The appeals appear to be at least somewhat working: Sánchez’s post was accompanied by a screenshot showing a $1,000 donation he received on Christian crowdfunding platform GiveSendGo.
“This is the beginning of a movement that may define our nation,” the donor wrote on the site. “Use it for good and purge the country of these insane ideologies.”
Another donor, who called himself “White Nationalist,” commented: “Time to take our country back fellas. Get to work!”
Sánchez, an acolyte of far-right influencer Nick Fuentes, has already mobilized.
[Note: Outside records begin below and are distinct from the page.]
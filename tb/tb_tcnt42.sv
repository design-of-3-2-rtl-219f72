// Exhaustive test of the ternary (4,2) counter: all 81 input combinations;
// sum + 3*cout must equal x1 + x2 + x3 + x4. A second pass walks the seven
// rows of the counter's truth table (x2+x3+x4 = 0..6, each with x1 = 0..2)
// and checks the printed Sum and Cout columns, which are written here
// independently of the arithmetic. A last pass applies the critical-path
// sequence x1 = 0, x3 = x4 = 1, x2 = 0,1,2,1,0, which must give
// sum = 2,0,1,0,2 and cout = 0,1,1,1,0.
module tb_tcnt42;
  import ternary_pkg::*;
  trit_t x1, x2, x3, x4, sum, cout;
  int checks = 0, failures = 0;

  // Truth table rows: for x2+x3+x4 = r, {Sum, Cout} for x1 = 0, 1, 2.
  localparam int TSUM  [7][3] = '{'{0,1,2}, '{1,2,0}, '{2,0,1}, '{0,1,2}, '{1,2,0}, '{2,0,1}, '{0,1,2}};
  localparam int TCOUT [7][3] = '{'{0,0,0}, '{0,0,1}, '{0,1,1}, '{1,1,1}, '{1,1,2}, '{1,2,2}, '{2,2,2}};

  tcnt42 dut (.x1(x1), .x2(x2), .x3(x3), .x4(x4), .sum(sum), .cout(cout));

  initial begin
    #10000;
    failures++;
    $display("watchdog expired");
    $display("TB_RESULT checks=%0d failures=%0d", checks, failures);
    $finish;
  end

  initial begin
    for (int v = 0; v < 81; v++) begin
      automatic int t1 = v % 3, t2 = (v / 3) % 3, t3 = (v / 9) % 3, t4 = v / 27;
      automatic int tot = t1 + t2 + t3 + t4;
      x1 = trit_t'(t1); x2 = trit_t'(t2); x3 = trit_t'(t3); x4 = trit_t'(t4);
      #1;
      checks++;
      if (int'(sum) != tot % 3 || int'(cout) != tot / 3) begin
        failures++;
        $display("FAIL %0d%0d%0d%0d: sum=%0d cout=%0d", t1, t2, t3, t4, sum, cout);
      end
    end
    for (int r = 0; r < 7; r++)
      for (int t1 = 0; t1 < 3; t1++) begin
        // One way of making x2+x3+x4 = r.
        automatic int t2 = (r > 2) ? 2 : r;
        automatic int t3 = (r - t2 > 2) ? 2 : r - t2;
        automatic int t4 = r - t2 - t3;
        x1 = trit_t'(t1); x2 = trit_t'(t2); x3 = trit_t'(t3); x4 = trit_t'(t4);
        #1;
        checks++;
        if (int'(sum) != TSUM[r][t1] || int'(cout) != TCOUT[r][t1]) begin
          failures++;
          $display("FAIL table row %0d x1=%0d: sum=%0d cout=%0d", r, t1, sum, cout);
        end
      end
    for (int k = 0; k < 5; k++) begin
      automatic int seq_x2 [5]   = '{0, 1, 2, 1, 0};
      automatic int seq_sum [5]  = '{2, 0, 1, 0, 2};
      automatic int seq_cout [5] = '{0, 1, 1, 1, 0};
      x1 = T0; x3 = T1; x4 = T1; x2 = trit_t'(seq_x2[k]);
      #1;
      checks++;
      if (int'(sum) != seq_sum[k] || int'(cout) != seq_cout[k]) begin
        failures++;
        $display("FAIL critical-path step %0d: sum=%0d cout=%0d", k, sum, cout);
      end
    end
    $display("TB_RESULT checks=%0d failures=%0d", checks, failures);
    $finish;
  end
endmodule
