// N x N bit combinational multiplier with a Wallace reduction tree of binary
// (7,3) and (3,2) counters: the binary counterpart of the ternary
// multiplier, sized so that both handle about the same amount of
// information (12 bits against 8 trits).
//
// Partial products. a[i] & b[j] is one AND gate, weight 2^(i+j): N rows of
// N bits, one bit per pair instead of the ternary product-and-carry pair.
//
// Reduction. Column by column, each stage cuts a column of h bits into
// groups of seven for (7,3) counters (outputs to columns c, c+1, c+2); of
// the rest, each group of three goes to a full adder (outputs to c, c+1)
// and one or two bits pass on. Once no column is more than three bits high,
// a column left with two bits that also receives a carry from below takes a
// half adder, so that this last stage leaves at most two bits everywhere.
// In the next stage a column lists, in order: its own counter outputs,
// pass-through bits, carries from column c-1 ((7,3) middle outputs, then
// full- and half-adder carries), then (7,3) top outputs from column c-2.
// Heights and positions are computed once at elaboration.
//
// Final adder: a half adder in the lowest column holding two bits, then a
// ripple chain of full adders.
//
// The counters and the AND-gate partial products follow the design; the
// grouping rule and the ripple final adder are this RTL's choices, so the
// counter counts (C73_COUNT, ...) differ from the design's figures.
// FA_STYLE picks the full-adder circuit everywhere (0: 14T, 1: 28T).
// Purely combinational.
module bmul_wallace #(
  parameter int unsigned N        = 12,
  parameter int unsigned FA_STYLE = 0
) (
  input  logic [N-1:0]   a,
  input  logic [N-1:0]   b,
  output logic [2*N-1:0] p
);

  localparam int NN     = int'(N);
  localparam int COLS   = 2 * NN + 2;   // two spare columns above the product
  localparam int MAXH   = NN + 2;
  localparam int MAXSTG = 8;

  // Per stage and column: [15:0] height entering the stage, [16] half-adder
  // flag of that column in that stage.
  typedef bit [MAXSTG:0][COLS-1:0][16:0] h_tab_t;

  function automatic int n73(int h);
    return h / 7;
  endfunction
  function automatic int n32(int h);
    return (h % 7) / 3;
  endfunction
  function automatic int nrest(int h);
    return (h % 7) % 3;
  endfunction

  // Half adders: in a stage whose columns are all at most three high, a
  // column left with two bits that also receives a carry from below uses a
  // half adder, so that the stage ends with at most two bits everywhere.
  function automatic h_tab_t build();
    h_tab_t t = '0;
    for (int c = 0; c < COLS; c++) begin
      int lo = (c > NN - 1) ? c - (NN - 1) : 0;
      int hi = (c < NN - 1) ? c : NN - 1;
      t[0][c][15:0] = (c <= 2*NN - 2) ? 16'(hi - lo + 1) : 16'd0;
    end
    for (int s = 0; s < MAXSTG; s++) begin
      int m  = 0;
      bit cy = 0;   // column c-1 sends a carry
      for (int c = 0; c < COLS; c++) if (int'(t[s][c][15:0]) > m) m = int'(t[s][c][15:0]);
      for (int c = 0; c < COLS; c++) begin
        int h = int'(t[s][c][15:0]);
        t[s][c][16] = (m <= 3) && nrest(h) == 2 && cy;
        cy = (n73(h) + n32(h) + int'(t[s][c][16])) > 0;
      end
      for (int c = 0; c < COLS; c++) begin
        int h  = int'(t[s][c][15:0]);
        int nh = n73(h) + n32(h) + nrest(h) - int'(t[s][c][16]);
        if (c >= 1) nh += n73(int'(t[s][c-1][15:0])) + n32(int'(t[s][c-1][15:0])) + int'(t[s][c-1][16]);
        if (c >= 2) nh += n73(int'(t[s][c-2][15:0]));
        t[s+1][c][15:0] = 16'(nh);
      end
    end
    return t;
  endfunction

  localparam h_tab_t HT = build();

  function automatic int col_h(int s, int c);
    return (c < 0 || c >= COLS) ? 0 : int'(HT[s][c][15:0]);
  endfunction

  function automatic int has_ha(int s, int c);
    return (c < 0 || c >= COLS) ? 0 : int'(HT[s][c][16]);
  endfunction

  function automatic int num_stages();
    for (int s = 0; s < MAXSTG; s++) begin
      int m = 0;
      for (int c = 0; c < COLS; c++) if (col_h(s, c) > m) m = col_h(s, c);
      if (m <= 2) return s;
    end
    return MAXSTG;
  endfunction

  localparam int NSTG = num_stages();

  function automatic int first_two();
    for (int c = 0; c < COLS; c++) if (col_h(NSTG, c) == 2) return c;
    return COLS;
  endfunction

  // kind 0: (7,3), 1: full adders, 2: half adders.
  function automatic int count_cells(int kind);
    int t = 0;
    for (int s = 0; s < NSTG; s++)
      for (int c = 0; c < COLS; c++)
        t += (kind == 0) ? n73(col_h(s, c)) : (kind == 1) ? n32(col_h(s, c)) : has_ha(s, c);
    return t;
  endfunction

  function automatic int max_height();
    int m = 0;
    for (int s = 0; s <= NSTG; s++)
      for (int c = 0; c < COLS; c++) if (col_h(s, c) > m) m = col_h(s, c);
    return m;
  endfunction

  localparam int F2 = first_two();

  // Cell counts, for reports.
  localparam int AND_COUNT   = NN * NN;
  localparam int STAGE_COUNT = NSTG;
  localparam int C73_COUNT   = count_cells(0);
  localparam int C32_COUNT   = count_cells(1) + ((F2 < 2*NN - 1) ? 2*NN - 1 - F2 : 0);
  localparam int HA_COUNT    = count_cells(2) + ((F2 < 2*NN) ? 1 : 0);

  if (NSTG >= MAXSTG || max_height() > MAXH) begin : g_bad_tree
    $error("bmul_wallace: reduction tree does not fit its tables");
  end

  // g_lvl[s].v[c][k]: bit k of column c entering stage s.
  for (genvar s = 0; s <= NSTG; s++) begin : g_lvl
    logic v [COLS][MAXH];
  end

  // Partial products, ordered by i within a column.
  for (genvar i = 0; i < NN; i++) begin : g_pp_i
    for (genvar j = 0; j < NN; j++) begin : g_pp_j
      localparam int C  = i + j;
      localparam int LO = (C > NN - 1) ? C - (NN - 1) : 0;
      assign g_lvl[0].v[C][i - LO] = a[i] & b[j];
    end
  end

  for (genvar s = 0; s <= NSTG; s++) begin : g_fill_s
    for (genvar c = 0; c < COLS; c++) begin : g_fill_c
      for (genvar k = col_h(s, c); k < MAXH; k++) begin : g_fill_k
        assign g_lvl[s].v[c][k] = 1'b0;
      end
    end
  end

  for (genvar s = 0; s < NSTG; s++) begin : g_stg
    for (genvar c = 0; c < COLS; c++) begin : g_col
      localparam int H  = col_h(s, c);
      localparam int K7 = n73(H);
      localparam int K3 = n32(H);
      localparam int KH = has_ha(s, c);
      localparam int KP = nrest(H) - 2*KH;
      // Slot bases in columns c+1 and c+2 of the next stage: a column lists
      // its own outputs, then carries from c-1, then (7,3) tops from c-2.
      localparam int H1 = col_h(s, c + 1);
      localparam int B1 = n73(H1) + n32(H1) + nrest(H1) - has_ha(s, c + 1);
      localparam int H2 = col_h(s, c + 2);
      localparam int B2 = n73(H2) + n32(H2) + nrest(H2) - has_ha(s, c + 2)
                        + n73(H1) + n32(H1) + has_ha(s, c + 1);

      for (genvar q = 0; q < K7; q++) begin : g_c73
        logic [6:0] x;
        logic [2:0] o;
        for (genvar k = 0; k < 7; k++) begin : g_in
          assign x[k] = g_lvl[s].v[c][7*q + k];
        end
        bcnt73 #(.FA_STYLE(FA_STYLE)) u_c (.x(x), .out(o));
        assign g_lvl[s+1].v[c][q] = o[0];
        if (c + 1 < COLS) begin : g_o1
          assign g_lvl[s+1].v[c+1][B1 + q] = o[1];
        end
        if (c + 2 < COLS) begin : g_o2
          assign g_lvl[s+1].v[c+2][B2 + q] = o[2];
        end
      end

      for (genvar q = 0; q < K3; q++) begin : g_c32
        logic cy;
        bfa #(.FA_STYLE(FA_STYLE)) u_c (
          .a(g_lvl[s].v[c][7*K7 + 3*q]), .b(g_lvl[s].v[c][7*K7 + 3*q + 1]),
          .c(g_lvl[s].v[c][7*K7 + 3*q + 2]),
          .sum(g_lvl[s+1].v[c][K7 + q]), .cout(cy)
        );
        if (c + 1 < COLS) begin : g_up
          assign g_lvl[s+1].v[c+1][B1 + K7 + q] = cy;
        end
      end

      if (KH != 0) begin : g_ha
        logic cy;
        bha u_c (
          .a(g_lvl[s].v[c][7*K7 + 3*K3]), .b(g_lvl[s].v[c][7*K7 + 3*K3 + 1]),
          .sum(g_lvl[s+1].v[c][K7 + K3]), .cout(cy)
        );
        if (c + 1 < COLS) begin : g_up
          assign g_lvl[s+1].v[c+1][B1 + K7 + K3] = cy;
        end
      end

      for (genvar q = 0; q < KP; q++) begin : g_pass
        assign g_lvl[s+1].v[c][K7 + K3 + KH + q] = g_lvl[s].v[c][7*K7 + 3*K3 + 2*KH + q];
      end
    end
  end

  // Final ripple adder; g_cpa[c].co is the carry out of column c.
  for (genvar c = 0; c < 2*NN; c++) begin : g_cpa
    logic co;
    if (c < F2) begin : g_single
      assign p[c] = g_lvl[NSTG].v[c][0];
      assign co   = 1'b0;
    end else if (c == F2) begin : g_ha
      bha u_ha (.a(g_lvl[NSTG].v[c][0]), .b(g_lvl[NSTG].v[c][1]), .sum(p[c]), .cout(co));
    end else begin : g_fa
      bfa #(.FA_STYLE(FA_STYLE)) u_fa (
        .a(g_lvl[NSTG].v[c][0]), .b(g_lvl[NSTG].v[c][1]), .c(g_cpa[c-1].co),
        .sum(p[c]), .cout(co)
      );
    end
  end

endmodule
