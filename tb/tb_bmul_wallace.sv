// Self-checking testbench for the N x N bit Wallace multiplier with (7,3)
// counters, in both full-adder styles: corner cases and random operands,
// compared with the integer product. Prints the cell counts of the tree.
module tb_bmul_wallace;
  localparam int unsigned N    = 12;
  localparam int          NVEC = 4000;

  logic [N-1:0]   a, b;
  logic [2*N-1:0] p14, p28;
  int checks = 0, failures = 0;

  bmul_wallace #(.N(N), .FA_STYLE(0)) dut   (.a(a), .b(b), .p(p14));
  bmul_wallace #(.N(N), .FA_STYLE(1)) dut28 (.a(a), .b(b), .p(p28));

  task automatic check(input int unsigned x, input int unsigned y);
    longint unsigned want;
    a = N'(x);
    b = N'(y);
    #1;
    want = longint'(a) * longint'(b);
    checks += 2;
    if (longint'(p14) != want) begin
      failures++;
      if (failures < 10) $display("FAIL 14T %0d * %0d: got %0d", a, b, p14);
    end
    if (longint'(p28) != want) begin
      failures++;
      if (failures < 10) $display("FAIL 28T %0d * %0d: got %0d", a, b, p28);
    end
  endtask

  initial begin
    #1000000;
    failures++;
    $display("watchdog expired");
    $display("TB_RESULT checks=%0d failures=%0d", checks, failures);
    $finish;
  end

  initial begin
    $display("tree: %0d stages, %0d AND gates, %0d (7,3), %0d (3,2), %0d half adders",
             dut.STAGE_COUNT, dut.AND_COUNT, dut.C73_COUNT, dut.C32_COUNT, dut.HA_COUNT);
    check(0, 0);
    check((1 << N) - 1, (1 << N) - 1);
    check((1 << N) - 1, 1);
    check(1, (1 << N) - 1);
    for (int v = 0; v < NVEC; v++) check($urandom, $urandom);
    $display("TB_RESULT checks=%0d failures=%0d", checks, failures);
    $finish;
  end
endmodule
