// N x N trit combinational multiplier with a Wallace reduction tree of
// ternary (4,2) and (3,2) counters and ternary half adders.
//
// Partial products. Each pair of trits a[i], b[j] goes to a one-trit
// multiplier, which gives a product trit of weight 3^(i+j) and a carry trit
// of weight 3^(i+j+1) (only 2*2 has a carry). The matrix therefore has 2N
// rows where a binary one has N: row 2j holds the product trits of b[j]
// (columns j..j+N-1) and row 2j+1 its carry trits (columns j+1..j+N).
//
// Reduction. Each stage cuts the rows into bands of four consecutive rows
// and reduces every band to two rows, a sum row S and a carry row K. Column
// by column, a band holds k trits:
//     k = 4  a (4,2) counter: sum to S[c], carry (0..2) to K[c+1]
//     k = 3  a (3,2) counter: sum to S[c], carry to K[c+1]
//     k = 2  both trits move on (S[c], K[c]) if no carry already took K[c];
//            otherwise a ternary half adder: sum to S[c], carry to K[c+1]
//     k = 1  the trit moves to S[c]
// For N = 8 this is 16 -> 8 -> 4 -> 2 rows in three stages; the first stage
// uses 24 (4,2) and 8 (3,2) counters. Which slots are occupied, and so
// which cell goes where, is worked out at elaboration by the constant
// functions below, so N is a free parameter. Empty slots are tied to 0.
//
// Final adder. The last two rows are added by a ripple chain: a ternary
// half adder in the lowest column holding two trits, then (3,2) counters
// whose ternary carry runs up to the top trit.
//
// The counters, the one-trit multiplier function, the four-row bands and the
// stage structure follow the design. The exact placement rule above (and so
// the counter counts in later stages, TC42_COUNT etc.) and the ripple final
// adder are this RTL's choices. Purely combinational, no clock or reset.
//
// Ports: a, b are N trits each, trit i in bits [2i+1:2i]; p is the 2N-trit
// product in the same layout.
module tmul_wallace
  import ternary_pkg::*;
#(
  parameter int unsigned N = 8
) (
  input  logic [2*N-1:0] a,
  input  logic [2*N-1:0] b,
  output logic [4*N-1:0] p
);

  localparam int NN     = int'(N);
  localparam int ROWS   = 2 * NN;
  localparam int COLS   = 2 * NN + 1;   // one spare column above the product
  localparam int MAXSTG = 8;     // enough for N up to 256

  // Cell chosen for one column of one band.
  localparam int A_NONE = 0, A_P1 = 1, A_P2 = 2, A_HA = 3, A_C32 = 4, A_C42 = 5;

  // ---------------------------------------------------------------------
  // Elaboration-time bookkeeping of slot occupancy.
  // ---------------------------------------------------------------------
  localparam int NB = (ROWS + 3) / 4;   // most bands in any stage

  typedef bit [ROWS*COLS-1:0]                  occ_t;     // bit r*COLS+c: slot (r,c) used
  typedef bit [MAXSTG:0][ROWS*COLS-1:0]        occ_tab_t; // per stage
  typedef bit [COLS-1:0][2:0]                  band_t;    // cell per column
  typedef bit [MAXSTG-1:0][NB-1:0][COLS-1:0][2:0] act_tab_t;

  function automatic occ_t occ0();
    occ_t o = '0;
    for (int r = 0; r < ROWS; r++)
      for (int c = 0; c < COLS; c++) begin
        int j = r / 2;
        o[r*COLS + c] = (r % 2 == 0) ? (c >= j && c <= j + NN - 1)
                                     : (c >= j + 1 && c <= j + NN);
      end
    return o;
  endfunction

  // Rows entering stage s: every band of four (or fewer) rows leaves two.
  function automatic int nrows(int s);
    int r = ROWS;
    for (int k = 0; k < s; k++) r = 2 * (r / 4) + ((r % 4 == 0) ? 0 : (r % 4 == 1) ? 1 : 2);
    return r;
  endfunction

  function automatic int band_k(occ_t o, int rows, int g, int c);
    int k = 0;
    for (int r = 4*g; r < 4*g + 4 && r < rows; r++) if (o[r*COLS + c]) k++;
    return k;
  endfunction

  // Cells of band g, column by column from the bottom, given the occupancy
  // entering the stage. 'busy' tells that the column below sent a carry.
  function automatic band_t band_acts(occ_t o, int rows, int g);
    band_t res  = '0;
    bit    busy = 0;
    for (int c = 0; c < COLS; c++) begin
      int k = band_k(o, rows, g, c);
      int act;
      act = (k >= 4) ? A_C42 : (k == 3) ? A_C32 :
            (k == 2) ? (busy ? A_HA : A_P2) : (k == 1) ? A_P1 : A_NONE;
      res[c] = 3'(act);
      busy   = (act >= A_HA);
    end
    return res;
  endfunction

  function automatic occ_t step(occ_t o, int rows);
    occ_t n = '0;
    for (int g = 0; 4*g < rows; g++) begin
      band_t acts = band_acts(o, rows, g);
      for (int c = 0; c < COLS; c++) begin
        int act = int'(acts[c]);
        if (act != A_NONE)               n[2*g*COLS + c]       = 1;
        if (act == A_P2)                 n[(2*g+1)*COLS + c]   = 1;
        if (act >= A_HA && c + 1 < COLS) n[(2*g+1)*COLS + c+1] = 1;
      end
    end
    return n;
  endfunction

  function automatic occ_tab_t build_occ();
    occ_tab_t t = '0;
    t[0] = occ0();
    for (int s = 0; s < MAXSTG; s++) t[s+1] = step(t[s], nrows(s));
    return t;
  endfunction

  function automatic act_tab_t build_act();
    occ_tab_t o = build_occ();
    act_tab_t t = '0;
    for (int s = 0; s < MAXSTG; s++)
      for (int g = 0; g < NB; g++)
        if (4*g < nrows(s)) t[s][g] = band_acts(o[s], nrows(s), g);
    return t;
  endfunction

  function automatic int num_stages();
    for (int s = 0; s < MAXSTG; s++) if (nrows(s) <= 2) return s;
    return MAXSTG;
  endfunction

  // Tables computed once at elaboration.
  localparam occ_tab_t OCC     = build_occ();
  localparam act_tab_t ACT_TAB = build_act();

  function automatic bit is_occ(int s, int r, int c);
    return OCC[s][r*COLS + c];
  endfunction

  function automatic int act_at(int s, int g, int c);
    return int'(ACT_TAB[s][g][c]);
  endfunction

  // Row index of the i-th occupied slot of band g in column c at stage s.
  function automatic int nth_row(int s, int g, int c, int i);
    int n = 0;
    for (int r = 4*g; r < 4*g + 4 && r < nrows(s); r++)
      if (OCC[s][r*COLS + c]) begin
        if (n == i) return r;
        n++;
      end
    return 0;
  endfunction

  // Lowest column of the final two rows in which both slots are occupied.
  function automatic int first_two();
    for (int c = 0; c < COLS; c++)
      if (is_occ(num_stages(), 0, c) && is_occ(num_stages(), 1, c)) return c;
    return COLS;
  endfunction

  function automatic int count_act(int a_kind);
    int t = 0;
    for (int s = 0; s < num_stages(); s++)
      for (int g = 0; g < NB; g++)
        for (int c = 0; c < COLS; c++) if (4*g < nrows(s) && act_at(s, g, c) == a_kind) t++;
    return t;
  endfunction

  localparam int NSTG = num_stages();
  localparam int F2   = first_two();

  // Cell counts, for reports.
  localparam int TMUL1_COUNT    = NN * NN;
  localparam int STAGE_COUNT    = NSTG;
  localparam int TC42_COUNT     = count_act(A_C42);
  localparam int TC32_TREE      = count_act(A_C32);
  localparam int TC32_CPA       = (F2 < 2*NN - 1) ? 2*NN - 1 - F2 : 0;
  localparam int TC32_COUNT     = TC32_TREE + TC32_CPA;
  localparam int THA_COUNT      = count_act(A_HA) + ((F2 < 2*NN) ? 1 : 0);

  if (NSTG >= MAXSTG) begin : g_no_converge
    $error("tmul_wallace: reduction does not converge");
  end

  // g_lvl[s].v[r][c]: slot of row r, column c at the input of stage s.
  for (genvar s = 0; s <= NSTG; s++) begin : g_lvl
    trit_t v [ROWS][COLS];
  end

  // ---------------------------------------------------------------------
  // Partial products: row 2j products, row 2j+1 carries.
  // ---------------------------------------------------------------------
  for (genvar i = 0; i < NN; i++) begin : g_pp_i
    for (genvar j = 0; j < NN; j++) begin : g_pp_j
      tmul1 u_m (
        .a(a[2*i +: 2]), .b(b[2*j +: 2]),
        .p(g_lvl[0].v[2*j][i+j]), .c(g_lvl[0].v[2*j+1][i+j+1])
      );
    end
  end

  // Empty slots are level 0.
  for (genvar s = 0; s <= NSTG; s++) begin : g_fill_s
    for (genvar r = 0; r < ROWS; r++) begin : g_fill_r
      for (genvar c = 0; c < COLS; c++) begin : g_fill_c
        if (!is_occ(s, r, c)) begin : g_zero
          assign g_lvl[s].v[r][c] = T0;
        end
      end
    end
  end

  // ---------------------------------------------------------------------
  // Reduction stages: bands of four rows to two.
  // ---------------------------------------------------------------------
  for (genvar s = 0; s < NSTG; s++) begin : g_stg
    for (genvar g = 0; 4*g < nrows(s); g++) begin : g_band
      for (genvar c = 0; c < COLS; c++) begin : g_col
        localparam int ACT = act_at(s, g, c);
        localparam int R0  = nth_row(s, g, c, 0);
        localparam int R1  = nth_row(s, g, c, 1);
        localparam int R2  = nth_row(s, g, c, 2);
        localparam int R3  = nth_row(s, g, c, 3);
        trit_t cy;

        if (ACT == A_C42) begin : g_c42
          tcnt42 u_c (
            .x1(g_lvl[s].v[R0][c]), .x2(g_lvl[s].v[R1][c]),
            .x3(g_lvl[s].v[R2][c]), .x4(g_lvl[s].v[R3][c]),
            .sum(g_lvl[s+1].v[2*g][c]), .cout(cy)
          );
        end else if (ACT == A_C32) begin : g_c32
          tcnt32 u_c (
            .a(g_lvl[s].v[R0][c]), .b(g_lvl[s].v[R1][c]), .cin(g_lvl[s].v[R2][c]),
            .sum(g_lvl[s+1].v[2*g][c]), .cout(cy)
          );
        end else if (ACT == A_HA) begin : g_ha
          tha u_c (
            .a(g_lvl[s].v[R0][c]), .b(g_lvl[s].v[R1][c]),
            .sum(g_lvl[s+1].v[2*g][c]), .cout(cy)
          );
        end else begin : g_wire
          assign cy = T0;
          if (ACT == A_P1 || ACT == A_P2) begin : g_p1
            assign g_lvl[s+1].v[2*g][c] = g_lvl[s].v[R0][c];
          end
          if (ACT == A_P2) begin : g_p2
            assign g_lvl[s+1].v[2*g+1][c] = g_lvl[s].v[R1][c];
          end
        end

        if (ACT >= A_HA && c + 1 < COLS) begin : g_up
          assign g_lvl[s+1].v[2*g+1][c+1] = cy;
        end
      end
    end
  end

  // ---------------------------------------------------------------------
  // Final ripple adder over the two remaining rows.
  // ---------------------------------------------------------------------
  // g_cpa[c].co is the ripple carry out of column c.
  for (genvar c = 0; c < 2*NN; c++) begin : g_cpa
    trit_t co;
    if (c < F2) begin : g_single
      // At most one slot is occupied here; the other holds 0.
      assign p[2*c +: 2] = is_occ(NSTG, 0, c) ? g_lvl[NSTG].v[0][c] : g_lvl[NSTG].v[1][c];
      assign co          = T0;
    end else if (c == F2) begin : g_ha
      tha u_ha (
        .a(g_lvl[NSTG].v[0][c]), .b(g_lvl[NSTG].v[1][c]),
        .sum(p[2*c +: 2]), .cout(co)
      );
    end else begin : g_fa
      tcnt32 u_fa (
        .a(g_lvl[NSTG].v[0][c]), .b(g_lvl[NSTG].v[1][c]), .cin(g_cpa[c-1].co),
        .sum(p[2*c +: 2]), .cout(co)
      );
    end
  end

endmodule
A video from a vigil for Kirk that Sánchez promoted in Huntington Beach, California, on Wednesday shows a group of men chanting: “White man fight back.” He shared another image of himself speaking at the vigil on his Telegram channel, with the caption: “DEATH TO THE LEFT.”
The video of the chanting in Huntington Beach was shared in many other extremist groups, including the Anti-Communist Combat HQ channel on Telegram, which is a hub for amplifying antisemitic, racist, and anti-LGBTQ rhetoric from groups including Active Clubs and the National Justice Party.
The channel’s operators highlighted just how useful a recruitment tool such events are. “Those guys chanting in this video will probably have a dozen conversations each that will bring the conservatives around them a little closer to us and that is infinitely more valuable than purity spiraling on Telegram,” they posted.